### Your assignment
Write out, unaltered, each line from the top of the records below down to the line where "MSB half of" appears, that line included.

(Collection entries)
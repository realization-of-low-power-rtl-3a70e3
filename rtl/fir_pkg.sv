// fir_pkg: types, constants and elaboration-time functions shared by the
// channel filter.
//
// Two things live here.
//
// 1. The binary common subexpression (BCS) vocabulary. A coefficient is kept
//    in plain binary (not CSD). Every run of set bits is covered, from the
//    most significant end, by one of the patterns [1], [11], [101], [111] or
//    [1001]. Each pattern is an odd multiple of the input (1x, 3x, 5x, 7x,
//    9x) shifted left, so the odd multiples are computed once per filter by
//    bcs_gen and shared by every tap. ([011] and [110] are both 3x, shifted.)
//
// 2. The coefficient-partitioning plan (bse_plan). The terms of one
//    coefficient are written in pseudo floating point: relative to the
//    position of the leading term. Their span M (leading-bit position of the
//    first term minus that of the last, plus one) is cut into an MSB half of
//    ceil(M/2) positions and an LSB half of floor(M/2). Each half is summed
//    on its own, normalised to its own lowest shift, so its adders are
//    narrow; one final adder joins the halves. This follows the published
//    procedure; which half gets the extra position for odd M, and measuring
//    M over leading-bit positions, are this design's reading of it (it
//    reproduces the method's worked example, where 0x0A55 splits into one
//    MSB term and two LSB terms).
//
// The integer convention: a COEF_W-bit coefficient magnitude C stands for
// C / 2^COEF_W. The hardware forms the exact integer product C * x; every
// shift is a left shift and no bit is dropped.
//
// lowpass_coef() designs the coefficients (step 1 of the procedure): a
// Kaiser-windowed ideal lowpass, quantised by rounding to COEF_W fractional
// bits, sign kept apart from the magnitude. The design method is this
// design's choice; the method only says the filter is designed to its
// specification.
package fir_pkg;

  // Largest coefficient word length the plan supports.
  localparam int unsigned MAX_COEF_W = 32;
  // At most one term per three bits, plus one: 12 terms cover 32 bits.
  localparam int unsigned MAX_TERMS  = 12;

  // Which shared odd multiple of the input a term uses.
  typedef enum logic [2:0] {
    BCS_X1 = 3'd0,   // [1]
    BCS_X3 = 3'd1,   // [11], also [011] and [110]
    BCS_X5 = 3'd2,   // [101]
    BCS_X7 = 3'd3,   // [111]
    BCS_X9 = 3'd4    // [1001]
  } bcs_sel_e;

  localparam int unsigned NUM_BCS = 5;

  // Odd multiple each selector stands for.
  function automatic int unsigned bcs_mult(bcs_sel_e s);
    case (s)
      BCS_X1:  return 1;
      BCS_X3:  return 3;
      BCS_X5:  return 5;
      BCS_X7:  return 7;
      default: return 9;
    endcase
  endfunction

  // One term: selector, left shift of its lsb, position of its leading bit,
  // and whether it belongs to the MSB sub-coefficient.
  typedef struct packed {
    bcs_sel_e    sel;
    logic [5:0]  lsb;
    logic [5:0]  msb;
    logic        hi;
  } bse_term_t;

  typedef struct packed {
    bse_term_t [MAX_TERMS-1:0] term;   // term[0] is the most significant
    logic [4:0]  n_terms;
    logic [4:0]  n_hi;                 // terms 0..n_hi-1 form the MSB part
    logic [5:0]  hi_lsb;               // lowest lsb shift of the MSB part
    logic [5:0]  hi_msb;               // leading bit of the MSB part
    logic [5:0]  lo_lsb;               // lowest lsb shift of the LSB part
    logic [5:0]  lo_msb;               // leading bit of the LSB part
  } bse_plan_t;

  // Split a coefficient magnitude into BCS terms and partition them.
  function automatic bse_plan_t bse_plan(logic [MAX_COEF_W-1:0] mag, int unsigned coef_w);
    bse_plan_t  p;
    int         pos;
    int         n;
    int         m;
    int         hi_len;
    logic [MAX_COEF_W+3:0] b;
    p   = '0;
    b   = {4'b0000, mag};
    n   = 0;
    pos = int'(coef_w) - 1;
    while (pos >= 0) begin
      if (!b[pos]) begin
        pos = pos - 1;
      end else begin
        p.term[n].msb = 6'(pos);
        if (pos >= 2 && b[pos-1] && b[pos-2]) begin            // [111]
          p.term[n].sel = BCS_X7; p.term[n].lsb = 6'(pos - 2); pos = pos - 3;
        end else if (pos >= 2 && !b[pos-1] && b[pos-2]) begin  // [101]
          p.term[n].sel = BCS_X5; p.term[n].lsb = 6'(pos - 2); pos = pos - 3;
        end else if (pos >= 1 && b[pos-1]) begin               // [110] / [11]
          p.term[n].sel = BCS_X3; p.term[n].lsb = 6'(pos - 1); pos = pos - 3;
        end else if (pos >= 3 && !b[pos-1] && !b[pos-2] && b[pos-3]) begin // [1001]
          p.term[n].sel = BCS_X9; p.term[n].lsb = 6'(pos - 3); pos = pos - 4;
        end else begin                                         // [1]
          p.term[n].sel = BCS_X1; p.term[n].lsb = 6'(pos); pos = pos - 1;
        end
        n = n + 1;
      end
    end
    p.n_terms = 5'(n);
    if (n > 0) begin
      // Span in leading-bit positions; MSB part takes ceil(M/2) of them.
      m      = int'(p.term[0].msb) - int'(p.term[n-1].msb) + 1;
      hi_len = (m + 1) / 2;
      for (int i = 0; i < n; i++) begin
        p.term[i].hi = (int'(p.term[0].msb) - int'(p.term[i].msb)) < hi_len;
        if (p.term[i].hi) p.n_hi = p.n_hi + 5'd1;
      end
      p.hi_msb = p.term[0].msb;
      p.hi_lsb = p.term[p.n_hi-1].lsb;
      if (int'(p.n_hi) < n) begin
        p.lo_msb = p.term[p.n_hi].msb;
        p.lo_lsb = p.term[n-1].lsb;
      end
    end
    return p;
  endfunction

  // Zeroth-order modified Bessel function of the first kind (Kaiser window).
  function automatic real bessel_i0(real x);
    real sum, t;
    sum = 1.0;
    t   = 1.0;
    for (int k = 1; k < 40; k++) begin
      t   = t * (x / (2.0 * k)) * (x / (2.0 * k));
      sum = sum + t;
    end
    return sum;
  endfunction

  // Kaiser beta for a stopband attenuation in dB (Kaiser's formula).
  function automatic real kaiser_beta(real atten_db);
    if (atten_db > 50.0)       return 0.1102 * (atten_db - 8.7);
    else if (atten_db >= 21.0) return 0.5842 * $pow(atten_db - 21.0, 0.4)
                                      + 0.07886 * (atten_db - 21.0);
    else                       return 0.0;
  endfunction

  // Coefficient k of an n_taps lowpass filter, quantised to coef_w
  // fractional bits. The cutoff sits midway between the band edges.
  // Returns a signed integer; its magnitude is clamped to coef_w bits.
  function automatic longint lowpass_coef(int k, int n_taps, real fs_hz,
                                          real fpass_hz, real fstop_hz,
                                          real atten_db, int coef_w);
    real pi, fc, t, ideal, r, w, h, lim;
    longint q;
    pi  = 3.14159265358979323846;
    fc  = (fpass_hz + fstop_hz) / (2.0 * fs_hz);       // cycles per sample
    t   = real'(k) - real'(n_taps - 1) / 2.0;
    if (t == 0.0) ideal = 2.0 * fc;
    else          ideal = $sin(2.0 * pi * fc * t) / (pi * t);
    if (n_taps > 1) r = 2.0 * real'(k) / real'(n_taps - 1) - 1.0;
    else            r = 0.0;
    w   = bessel_i0(kaiser_beta(atten_db) * $sqrt(1.0 - r * r))
          / bessel_i0(kaiser_beta(atten_db));
    h   = ideal * w * $pow(2.0, real'(coef_w));
    lim = $pow(2.0, real'(coef_w)) - 1.0;
    if (h >  lim) h =  lim;
    if (h < -lim) h = -lim;
    q = longint'(h);   // real-to-integer casts round to nearest
    return q;
  endfunction

endpackage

### Expected output
repository realization-of-low-power-rtl-3a70e3
filename rtl/fir_pkg.sv
// fir_pkg: types, constants and elaboration-time functions shared by the
// channel filter.
//
// Two things live here.
//
// 1. The binary common subexpression (BCS) vocabulary. A coefficient is kept
//    in plain binary (not CSD). Every run of set bits is covered, from the
//    most significant end, by one of the patterns [1], [11], [101], [111] or
//    [1001]. Each pattern is an odd multiple of the input (1x, 3x, 5x, 7x,
//    9x) shifted left, so the odd multiples are computed once per filter by
//    bcs_gen and shared by every tap. ([011] and [110] are both 3x, shifted.)
//
// 2. The coefficient-partitioning plan (bse_plan). The terms of one
//    coefficient are written in pseudo floating point: relative to the
//    position of the leading term. Their span M (leading-bit position of the
//    first term minus that of the last, plus one) is cut into an MSB half of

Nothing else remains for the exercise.